Undoubtedly it was Dorsey's political awareness and his unyielding demand for respect that caused contemporaries to consider him the most prominent of Philadelphia's "high-status caterers," but he also knew his craft. He earned a reputation as a first-rate caterer who was the embodiment of class, honesty and style. At a dinner service served at his establishment at 1231 Locust St. on December 27, 1860, the bill of fare included such delectables as oysters on the half shell, filet de boeuf-pique, canvasback duck, charlotte russe, ladyfingers, and champagne jelly.
On the occasion of Dorsey's death, in 1875, one writer for the Philadelphia Press referred to him as "the negro feast furnisher ... who spread the tables for the marriage supper, or the ball, or the reception; he ... gave character to any entertainment, and [his] presence was more essential than the honored guests."
In The Philadelphia Negro, Du Bois referred to Dorsey as "the most unique character, with little education but great refinement of manner." Another writer, in the Philadelphia Times (1896), concluded that Dorsey was among "the triumvirate of colored caterers who ... rul[ed] the social world of Philadelphia through its stomach."
Dorsey's social reputation in Philadelphia was matched only by his economic success. His obituaries attest to the popular belief that Dorsey was one of the richest black men in the country. Newspapers from as far away as San Francisco, such as the San Francisco Pacific Appeal noted in 1875 that Dorsey was "one of the wealthiest colored men of Philadelphia" and surmised that "after he took up the business of catering, [he] died worth a quarter of a million dollars."
The federal census for 1875 confirms this popular belief, clearly showing Dorsey to be a relatively wealthy man. The value of Dorsey's real estate holdings alone exceeded the combined wealth of Henry Minton and Peter Augustin--two of Philadelphia's other illustrious African-American caterers. Dorsey disclosed to census takers that his real estate property was valued at $62,000 and that the value of his personal property added up to $35,0O0.
The great fortune amassed by Dorsey during the nearly 40 years he worked in Philadelphia's food service industry was enough to allow his family a degree of independence. No family member, however, continued the catering business that Dorsey had established.
The story of Thomas J. Dorsey is, in many ways, similar to those of many African Americans during the 19th century. Dorsey used the economic system already in place when he reached Philadelphia to his best advantage. His commitment to excellence ensured his success and made him one of the most respected African-American men of his era.

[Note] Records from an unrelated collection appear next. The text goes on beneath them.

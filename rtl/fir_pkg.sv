// fir_pkg -- word formats shared by the reconfigurable FIR filter.
//
// Samples and coefficients are 16-bit two's-complement Q1.15 numbers, each
// tap product is quantized back to 16 bits (Q1.15) and the filter output is
// 24 bits wide, as the filter specification gives. The 75-tap default is the
// equi-ripple filter used in the power/quality trade-off study. The largest
// decision-window length (MCSD_M_MAX) is this design's own choice.
package fir_pkg;
  localparam int unsigned DATA_W = 16;  // sample and coefficient width
  localparam int unsigned FRAC_W = 15;  // fractional bits of a sample/coefficient
  localparam int unsigned PROD_W = 16;  // quantized product width
  localparam int unsigned OUT_W  = 24;  // filter output width
  localparam int unsigned N_TAPS = 75;  // number of taps (order N = TAPS-1)
  localparam int unsigned MCSD_M_MAX = 16;  // largest MCSD window length supported
  localparam int unsigned TH_W   = $clog2(DATA_W);    // threshold exponent width
  localparam int unsigned MCSD_M_W = $clog2(MCSD_M_MAX + 1); // window length width

  typedef logic signed [DATA_W-1:0] sample_t;
  typedef logic signed [PROD_W-1:0] prod_t;
  typedef logic signed [OUT_W-1:0]  acc_t;
endpackage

The potential value of his story lies in his role as a black entrepreneur and successful businessman. Today the African-American community faces some difficult issues, most of which are economic. Many leaders emphasize the need for blacks to create and support African-American-owned businesses as a means of energizing communities and stabilizing economic futures. By rescuing Thomas J. Dorsey and others from anonymity, we demonstrate the historical continuity and importance of successful black entrepreneurs.
Sharron Wilkins Conrad is a museum educator in Baltimore and a former research associate for American Visions. Her last article for the magazine, "The President's Kitchen," appeared in the February/March 1995 issue.